__WORK TO BE COMPLETED__
Keep only the lines of the listing that include the word "assert", and copy them.

__SUPPLIED MATERIAL__

● ● ● ● ●

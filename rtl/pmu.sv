// Power-management unit (PMU): clock gating and frequency scaling for three
// clock domains.
//
// One master clock (48 MHz, the PLL output) feeds the PMU. Each non-zero
// frequency level has a free-running divider that produces a one-cycle
// tick every CLOCK_HZ/LEVEL_HZ master cycles (every cycle for 48 MHz, every
// 4th for 12 MHz, every 40000th for 1.2 kHz). Each domain selects the tick
// of its current level; the selection is retimed on the falling master-clock
// edge and ANDed with the master clock, which is the behaviour of a
// latch-based clock-gating cell: the domain clock is a train of full
// master-clock high phases at the level's rate, never a shortened pulse, and
// it stays low when the level is LVL_OFF (clock stopped).
//
// Control, in the master-clock domain:
//   * cs high for one cycle applies set_freq: set_freq[7:4] selects the
//     domain (1..3 for clock_pd1..clock_pd3), set_freq[3:0] the level
//     (0 stopped, 1 1.2 kHz, 2 12 MHz, 3 48 MHz). Other domain or level
//     numbers are ignored.
//   * power_mode passes a two-flop synchronizer; whenever its value changes,
//     the levels of all domains are loaded from row power_mode of
//     MODE_LEVELS. A cs command in the same cycle wins for its domain.
// A new level takes effect at that level's next tick, so the first pulse at
// the new rate follows within one period of the new rate. level_pd reports
// the current level of each domain.
//
// From the document: three domains, the 8-bit command with domain in the
// upper and level in the lower nibble, the set strobe, the port names and
// the measured frequencies 0, 1.2 kHz, 12 MHz and 48 MHz. This design's
// own choices: the level and domain numbering, deriving all clocks from one
// 48 MHz master by gating, reset to 12 MHz (the main frequency), and the
// power-mode table and its change-triggered application.
module pmu
  import dpm_pkg::*;
#(
  parameter int unsigned CLOCK_HZ = 48_000_000,
  parameter int unsigned LEVEL_HZ [NUM_LEVELS] = '{0, 1_200, 12_000_000, 48_000_000},
  parameter level_e      RESET_LEVEL = LVL_NORMAL,
  // MODE_LEVELS[mode][d] is the level of clock_pd(d+1) in that power mode.
  parameter level_e [3:0][NUM_DOMAINS-1:0] MODE_LEVELS = {
    {LVL_OFF,    LVL_OFF,    LVL_OFF   },   // mode 3: everything stopped
    {LVL_FAST,   LVL_FAST,   LVL_FAST  },   // mode 2: all at 48 MHz
    {LVL_OFF,    LVL_OFF,    LVL_NORMAL},   // mode 1: only pd1 running
    {LVL_NORMAL, LVL_NORMAL, LVL_NORMAL}    // mode 0: all at 12 MHz
  }
) (
  input  logic       clock,
  input  logic       rst_n,
  input  logic       cs,
  input  logic [7:0] set_freq,
  input  logic [1:0] power_mode,
  output logic       clock_pd1,
  output logic       clock_pd2,
  output logic       clock_pd3,
  output level_e [NUM_DOMAINS-1:0] level_pd
);

  // ---------------- per-level dividers ----------------
  logic [NUM_LEVELS-1:0] tick;

  assign tick[LVL_OFF] = 1'b0;

  for (genvar l = 1; l < NUM_LEVELS; l++) begin : g_div
    localparam int unsigned DIV = CLOCK_HZ / LEVEL_HZ[l];
    if (DIV <= 1) begin : g_full
      assign tick[l] = 1'b1;
    end else begin : g_cnt
      localparam int unsigned W = $clog2(DIV);
      logic [W-1:0] cnt;
      always_ff @(posedge clock or negedge rst_n) begin
        if (!rst_n)                   cnt <= '0;
        else if (cnt == W'(DIV - 1))  cnt <= '0;
        else                          cnt <= cnt + 1'b1;
      end
      assign tick[l] = cnt == '0;
    end
    initial assert (LEVEL_HZ[l] != 0 && CLOCK_HZ % LEVEL_HZ[l] == 0)
      else $error("pmu: level %0d frequency must divide CLOCK_HZ", l);
  end

  // ---------------- level registers ----------------
  pmu_cmd_t   cmd;
  logic [1:0] pm_sync [2];
  logic [1:0] pm_prev;

  assign cmd = pmu_cmd_t'(set_freq);

  always_ff @(posedge clock or negedge rst_n) begin
    if (!rst_n) begin
      pm_sync  <= '{default: '0};
      pm_prev  <= '0;
      level_pd <= {NUM_DOMAINS{RESET_LEVEL}};
    end else begin
      pm_sync <= '{power_mode, pm_sync[0]};
      pm_prev <= pm_sync[1];
      for (int d = 0; d < NUM_DOMAINS; d++) begin
        if (cs && int'(cmd.domain) == d + 1 && int'(cmd.level) < NUM_LEVELS)
          level_pd[d] <= level_e'(cmd.level[1:0]);
        else if (pm_sync[1] != pm_prev)
          level_pd[d] <= MODE_LEVELS[pm_sync[1]][d];
      end
    end
  end

  // ---------------- clock gating ----------------
  logic [NUM_DOMAINS-1:0] en_q;

  // Retimed on the falling edge: the enable only changes while the master
  // clock is low, so the AND below cannot glitch.
  always_ff @(negedge clock or negedge rst_n) begin
    if (!rst_n) en_q <= '0;
    else for (int d = 0; d < NUM_DOMAINS; d++) en_q[d] <= tick[level_pd[d]];
  end

  assign clock_pd1 = clock & en_q[0];
  assign clock_pd2 = clock & en_q[1];
  assign clock_pd3 = clock & en_q[2];

  initial assert (NUM_DOMAINS == 3) else $error("pmu: three domain clock outputs");

endmodule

● ● ● ● ●

__REPLY__
    initial assert (LEVEL_HZ[l] != 0 && CLOCK_HZ % LEVEL_HZ[l] == 0)
  initial assert (NUM_DOMAINS == 3) else $error("pmu: three domain clock outputs");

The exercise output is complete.